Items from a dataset
= Beginning of Section =
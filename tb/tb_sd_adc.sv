// tb_sd_adc: closes the sigma-delta loop through a behavioural RC/comparator
// model and checks that each 1000-clock window returns vin/VREF*WINDOW
// counts within +-3, and that a sample comes exactly every WINDOW clocks.
module tb_sd_adc;
  import pfc_pkg::*;
  localparam int WINDOW = 1000;
  logic clk = 1'b0, rst_n = 1'b0;
  logic comp, fb, valid;
  adc_t sample;
  real vin = 0.0;
  int checks = 0, failures = 0;
  longint cyc = 0, last_valid = -1;

  sd_adc #(.WINDOW(WINDOW)) dut (
    .clk(clk), .rst_n(rst_n), .comp_in(comp), .fb_out(fb),
    .sample(sample), .sample_valid(valid));
  sd_analog_model u_ana (.clk(clk), .vin(vin), .fb(fb), .comp(comp));

  always #5 clk = ~clk;

  task automatic check(input bit ok, input string msg);
    checks++;
    if (!ok) begin failures++; $display("FAIL: %s", msg); end
  endtask

  int nval = 0;
  always @(posedge clk) begin
    cyc <= cyc + 1;
    if (valid && rst_n) begin
      if (last_valid >= 0) check(cyc - last_valid == WINDOW, $sformatf("sample spacing %0d", cyc - last_valid));
      last_valid <= cyc;
      nval <= nval + 1;
    end
  end

  initial begin
    #20_000_000;
    failures++;
    $display("TB_RESULT checks=%0d failures=%0d", checks, failures);
    $finish;
  end

  initial begin
    real vs [6] = '{4.0, 0.5, 2.5, 3.9, 1.234, 4.6};
    repeat (3) @(posedge clk);
    rst_n = 1'b1;
    foreach (vs[i]) begin
      vin = vs[i];
      // settle for two windows, then check three
      repeat (2) @(posedge valid);
      repeat (3) begin
        real expv, got;
        @(posedge clk iff valid);
        expv = vin / 5.0 * WINDOW;
        got  = real'(sample);
        check(got > expv - 3.0 && got < expv + 3.0,
              $sformatf("vin=%f sample=%0d expected %f", vin, sample, expv));
      end
    end
    $display("TB_RESULT checks=%0d failures=%0d", checks, failures);
    $finish;
  end
endmodule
= End of Section =
Work to be completed
Please print the lines from the start of the records up to and including the line with "localparam int WINDOW = 1000;", copying each one exactly and leaving out the rest.

Solution
filename tb/tb_sd_adc.sv
// tb_sd_adc: closes the sigma-delta loop through a behavioural RC/comparator
// model and checks that each 1000-clock window returns vin/VREF*WINDOW
// counts within +-3, and that a sample comes exactly every WINDOW clocks.
module tb_sd_adc;
  import pfc_pkg::*;
  localparam int WINDOW = 1000;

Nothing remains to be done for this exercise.